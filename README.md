# Band-pass sigma-delta DAC with 4th order vector-feedback mismatch shaping

This design produces a very clean tone in a narrow band around Fs/4 from only
32 unit current cells. It uses two noise shapers in series:

1. A **band-pass sigma-delta modulator** cuts each input sample down to a
   5-bit code. The code is the number of cells to switch on. The quantisation
   noise goes to frequencies above and below Fs/4.
2. A **dynamic element matching (DEM)** block picks *which* cells carry that
   code. Real current cells mismatch by about 1–2 %. If code k always used
   cells 0..k-1 (thermometer coding), that mismatch would show up as
   distortion right at the tone. The DEM gives each cell its own small noise
   shaper, so each cell's usage error (and so its mismatch) is also pushed
   away from Fs/4.

The digital part (tone generator, modulator, DEMs) is synthesizable
SystemVerilog. The chip part has synthesizable digital cells (input registers,
clock manager, switch drivers) and behavioural real-valued models of the
current-steering DAC and its bias generator.

```
 ftw,amp ─► dds_tone_gen ─► sd_modulator ─code(5)─┬─► dem_crfb4  (4th order VFB DEM) ─┐
                 16-bit sine      3rd order BP     ├─► dem_erfb2  (2nd order ERFB DEM) ─┼─► dem_mux ─DATA[31:0]─► bpdac_chip
                                  6th order        └─► thermo_coder (no DEM)         ───┘   mode
 bpdac_chip: clock_manager ─► input_registers ─► switch_driver ─► cdac ◄─ bias_gen ─► Iout+ / Iout-
```

All blocks take one sample per clock. The top is `bpdac_top`. Shared types
(`code_t`, `dem_mode_e`) are in `bpdac_pkg`.

## The modulator (`sd_modulator`)

The prototype is a 3rd order low-pass loop: three delaying integrators
z⁻¹/(1−z⁻¹) in a chain, with feedback gains a = (1, 3, 3) from the quantizer
output. Its NTF is exactly (1−z⁻¹)³ and its STF is z⁻³. Substituting z⁻¹ → −z⁻²
turns each integrator into a resonator at Fs/4. The band-pass modulator then
has NTF = (1+z⁻²)³, with all six zeros at Fs/4, and STF = z⁻⁶. The input is fed
in negated, so the STF is +z⁻⁶.

- **Number format.** Signed fixed point with `FRAC` = 12 fractional bits. One
  quantizer step (one cell) is 2¹². A 16-bit input therefore spans ±8 steps.
- **Quantizer.** Rounds to the nearest step and clips to −16..15. The output is
  `code = level + 16`. Dither of ±¼ step comes from a 16-bit LFSR
  (`dither_lfsr`) and can be switched off.
- **No overload.** The NTF is an FIR filter with Σ|h| = 8. With dither the
  quantizer error is at most ¾ step, so the quantizer input never leaves
  ±13.5 steps for any input up to full scale. `clipped` exists only as a check.
- **Measured in simulation.** A tone at 0.2517·Fs, at −8 dB of the input full
  scale, has 105 dB of tone-to-noise in a ±2.5 % band.
- **Not done.** The modulator has no zero-optimising resonator feedback. All
  its zeros sit at Fs/4.

## The 4th order vector-feedback DEM (`dem_crfb4`, `vq2`)

This is the core of the design and the hardest part to follow.

**Per-cell loop filter.** Every cell i has its own 4th order CRFB loop
(cascade of resonators with distributed feedback). Its only input is its own
1-bit usage sv_i: a single-bit feedback path. The low-pass prototype is:

```
x1 = I'(−a1·sv − g1·x2)    x2 = I(x1 − a2·sv)
x3 = I'(x2 − a3·sv − g2·x4) x4 = I(x3 − a4·sv)     sy = x4
I = z⁻¹/(1−z⁻¹)  (delay in the forward path)   I' = 1/(1−z⁻¹)  (delay in the feedback path)
```

The gains are powers of two: a = (2⁻⁹, 2⁻⁶, 2⁻², 2⁻¹), c = 1 and
g = (2⁻¹¹, 2⁻⁸), so the filter needs only shifts and adds. The g loops move
two pairs of NTF zeros off Fs/4 to widen the band they cover. Both pairs sit
inside ±2.5 % of Fs/4. Every z⁻¹ is again replaced by −z⁻². In hardware:

- a delaying section is two registers: `p = −(x + u)` and then `x = p`;
- a non-delaying section is `x[n] = u[n] − x[n−2]` with a two-deep history.

**Selection.** The vector quantizer switches on the `code` cells with the
largest sy, ties going to the lower index. A cell that has been used a lot gets
a low sy and drops back. Because of the resonators, "a lot" is measured at
Fs/4.

**Common mode.** All 32 filters see usage patterns that add up to the code,
and the code holds a large Fs/4 tone. The common part of the states would
therefore grow without limit. After each update, the minimum over the 32
cells is rounded down to a whole cell unit (2^FB) and subtracted from every
state register. Differences between cells decide everything, so the
selection stays the same, and every register stays bounded. The states are
signed, `FB` = 12 fractional bits, `DW` = 24 bits. In band-pass use they stay
within about 4 cell units. The headroom is for abusive codes, such as 0 and 31
alternating.

**Two-stage VQ without an extra loop delay.** `vq2` is pipelined:

- **Stage 1.** Subtract the minimum. Shift every entry left by the
  leading-zero count of their OR, which drops redundant MSBs and loses no
  LSB. Compare the top 5 bits of every pair (coarse sort).
- **Stage 2.** Settle equal pairs on the remaining bits, then on the index.
  Count each cell's rank and switch the cell on if its rank is below `code`
  (fine sort).

A plain pipeline stage would add a delay inside the DEM loop and make it
unstable. Instead, `vq2` reads `p4`, the register between the two delays of
the last −z⁻² section. That register already holds *next* cycle's sy. Stage 2
in cycle n+1 therefore ranks exactly sy[n+1], and the loop behaves as if the
VQ took no time. The code for cycle n+1 goes straight to stage 2.

**Timing.** Give `code` every clock. `sv` is that cycle's selection
(combinational from the VQ register). `data` is `sv` registered.

**How good the coefficients are.** In the end-to-end simulation (tone at
0.2517·Fs, ±2.5 % band, Hann window, averaged over cells) the in-band power of
a cell's usage error is:

| scheme | in-band usage error |
|---|---|
| thermometer | 49.8 dB |
| 4th order CRFB DEM | 11.2 dB |
| 2nd order ERFB DEM | −0.4 dB |

The 4th order DEM is therefore about 39 dB better than thermometer coding.
In this narrow band, however, it does **not** beat the 2nd order DEM, whose
double zero sits exactly at Fs/4. A search over power-of-two sets found none
that did while keeping the states bounded. The coefficients are parameters
(`A*_SH`, `G*_SH`) and are the first thing to revisit. Better values would
come from a proper NTF synthesis (4th order, out-of-band gain 1.5, optimised
zeros) rounded to powers of two. The reference model in `tb_dem_crfb4` has
the default shifts written in. Edit them there too when you change the
parameters.

## The 2nd order error-feedback DEM (`dem_erfb2`) and the thermometer coder

`dem_erfb2` is the conventional scheme the main DEM is compared with:

- sf = H(z)·se, with H(z) = −(2z⁻² + z⁻⁴);
- sy = sf − min(sf);
- the `code` largest sy are switched on, and se = sy − sv.

Each cell's usage is then shaped by (1+z⁻²)². Its VQ is a single-cycle
pairwise ranking, and all its values are small integers (9 bits).
`thermo_coder` switches on cells 0..code−1.

`dem_mux` registers one of the three, selected by `mode`
(`DEM_CRFB4`, `DEM_ERFB2`, `DEM_THERMO`). All three always run, so a mode
switch is clean from the next clock.

## The DAC chip (`bpdac_chip`)

- **`clock_manager`.** Selects the pad clock or the pad clock divided by 2
  (`div_sel`). It makes the two latch phases and releases the reset two clocks
  after the pad reset. Its phase generator pulses `trig` once every 256 chip
  clocks, for triggering external equipment.
- **`input_registers`.** Each cell is two latches open on opposite phases
  (master while the clock is low, slave while it is high). Together they take
  DATA at the rising edge. The latches are deliberate, and the tools report
  them as latches.
- **`switch_driver`.** An AND and an inverter give `sw_p = d & en` and
  `sw_n = ~sw_p`. During reset every cell is steered to Iout−.
- **`cdac`** (behavioural). Each cell steers `iunit·gain_i` to Iout+ or
  Iout−. It has two mismatch options, both off by default:
  - one deliberately wrong cell (`CORRUPT_IDX`, `CORRUPT_ERR`);
  - a fixed Gaussian error of standard deviation `MISMATCH_SIGMA` on every
    cell. The errors are drawn at time 0 from `MISMATCH_SEED` by a 32-bit
    linear congruential generator and the Box–Muller transform, so one seed
    always gives the same chip.
- **`bias_gen`** (behavioural). Gives iunit = VREF/REXT, the current that the
  OTA loop sets through the external resistor and mirrors to the cells.

What the models leave out: output resistance, glitch energy, switch crossing
points, the dummy feed-through switches and OTA dynamics. These are analog
properties.

## Narrow-band SFDR with mismatched cells

`tb_bpdac_mismatch` runs three complete DACs side by side:

- one with 2 % Gaussian cell mismatch (seed 7);
- one with cell 16 made 2 % too strong. Thermometer coding switches that cell
  near mid-scale, so it gives the worst distortion;
- one with ideal cells.

The tone is at 0.2517·Fs, exactly on a bin of an 8192-point DFT. The
narrow-band SFDR is the tone power against the largest other bin within ±2.5 %
of the tone, in dBc:

| input (dB below DDS full scale) | −2 | −20 | −40 | −60 |
|---|---|---|---|---|
| 2 % Gaussian, 4th order CRFB DEM | 97.2 | 77.0 | 57.0 | 39.7 |
| 2 % Gaussian, 2nd order ERFB DEM | 101.8 | 87.8 | 66.9 | 50.1 |
| 2 % Gaussian, thermometer | 79.9 | 61.5 | 42.2 | 21.0 |
| cell 16 +2 %, 4th order CRFB DEM | 112.6 | 95.5 | 75.4 | 54.0 |
| cell 16 +2 %, 2nd order ERFB DEM | 116.1 | 94.5 | 72.9 | 57.1 |
| cell 16 +2 %, thermometer | 90.9 | 70.0 | 53.4 | 30.7 |
| ideal cells (any scheme) | ≈116 | ≈97 | ≈74 | ≈59 |

- **Ideal cells.** SFDR is set by the modulator's in-band noise floor, so it
  falls dB for dB with the input.
- **Both DEMs.** They recover most of what thermometer coding loses: 17–22 dB
  with Gaussian mismatch, 20–25 dB with the corrupted cell.
- **Short of the target.** With 2 % Gaussian mismatch the 4th order DEM
  reaches about 97 dB rather than close to the ideal 116 dB, and the 2nd order
  DEM is about 5 dB better. With the single corrupted cell the two are within
  a few dB of each other. This is the coefficient weakness described above.

The test checks that, at −2 dB:

- both DEMs beat thermometer coding by 15 dB or more;
- both DEMs reach at least 90 dB.

It takes about 5 s.

The lowest input the DDS can make is one amplitude LSB. That is −90 dB of the
DDS full scale, which is itself half the quantizer range (about −96 dB of the
quantizer's full scale).

## Latency through the whole path

| stage | delay |
|---|---|
| DDS | 3 clocks |
| modulator code register | 1 clock (the loop's own STF delay is 6 samples) |
| DEM output register | 1 clock |
| mux register | 1 clock |
| chip input register | next rising edge |

## Files and how to simulate

`rtl/` holds one module or package per file. `rtl/sine_qtr.hex` is the DDS
quarter-wave table. Entry k is round(32767·sin(2π(k+0.5)/4096)) for
k = 0..1023. It is read with `$readmemh("rtl/sine_qtr.hex")`, so run from the
directory that holds `rtl/`.

Each block has a self-checking testbench `tb/tb_<module>.sv`. Each one prints
`TB_RESULT checks=N failures=M` and has a watchdog. To run one:

```
verilator --binary --timing --assert -Irtl rtl/bpdac_pkg.sv tb/tb_bpdac_top.sv --top-module tb_bpdac_top
./obj_dir/Vtb_bpdac_top
```

The reference models in the testbenches are written independently of the RTL:

- **`tb_sd_modulator`.** Error-feedback form of the same NTF; bit-exact.
- **`tb_dem_crfb4`.** Time-indexed difference equations and a
  repeated-maximum selection.
- **`tb_vq2`.** Random vectors with many ties.
- **`tb_dem_erfb2`.** Its own model of the loop.
- **`tb_dds_tone_gen`.** Ideal sine within 2 LSB.
- **`tb_bpdac_top`.** Runs all defaults end to end and checks:
  - cell count against the code, every clock;
  - the chip currents;
  - modulator in-band tone-to-noise of 60 dB or more;
  - both DEMs at least 20 dB below thermometer coding in band;
  - a mode switch, dither off, and the divided chip clock (trigger period
    doubles), each of which must happen.

  It takes about a second.
- **`tb_bpdac_mismatch`.** The SFDR sweep above.
- **`tb_cdac`.** Also checks that the Gaussian option gives a 1–3.5 % spread
  with the unit current as its mean.

## Trust and departures

**Taken as described:**

- 3rd order band-pass modulator made from a low-pass prototype with
  z⁻¹ → −z⁻²;
- 5-bit quantizer, with dither in front of it;
- 32 unary cells;
- single-loop 4th order CRFB mismatch filters with power-of-two gains;
- minimum subtraction;
- two-stage coarse/fine VQ that reads the filter one register early;
- 2nd order ERFB DEM and a mux to compare them;
- two-latch input registers;
- AND/inverter complementary drivers;
- a clock manager with divider, mux, synchroniser and trigger.

**This design's own choices:**

- all coefficient values and number formats;
- dither amplitude;
- tie rule;
- reset behaviour;
- DDS structure;
- trigger period;
- the thermometer mode in the mux.

**Known weak point.** The 4th order DEM's coefficients do not reproduce the
expected advantage over the 2nd order DEM in a ±2.5 % band. Its SFDR with
2 % mismatch is about 97 dB, well short of the 116 dB of ideal cells (see
above).

**Not modelled:**

- timing at 100 MHz;
- pads, buffer trees and any analog non-ideality.

**Input-level limit.** The DDS amplitude has 15 bits below full scale. Input
levels below about −90 dB of the DDS full scale (about −96 dB of the
quantizer's full scale) cannot be set.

▸ **Assignment**
Retype, in the same exact form, the lines of the material above from the line holding "usage error |" through the line holding "se = sy − sv.".

▸ **Reply**
| scheme | in-band usage error |
|---|---|
| thermometer | 49.8 dB |
| 4th order CRFB DEM | 11.2 dB |
| 2nd order ERFB DEM | −0.4 dB |

The 4th order DEM is therefore about 39 dB better than thermometer coding.
In this narrow band, however, it does **not** beat the 2nd order DEM, whose
double zero sits exactly at Fs/4. A search over power-of-two sets found none
that did while keeping the states bounded. The coefficients are parameters
(`A*_SH`, `G*_SH`) and are the first thing to revisit. Better values would
come from a proper NTF synthesis (4th order, out-of-band gain 1.5, optimised
zeros) rounded to powers of two. The reference model in `tb_dem_crfb4` has
the default shifts written in. Edit them there too when you change the
parameters.

## The 2nd order error-feedback DEM (`dem_erfb2`) and the thermometer coder

`dem_erfb2` is the conventional scheme the main DEM is compared with:

- sf = H(z)·se, with H(z) = −(2z⁻² + z⁻⁴);
- sy = sf − min(sf);
- the `code` largest sy are switched on, and se = sy − sv.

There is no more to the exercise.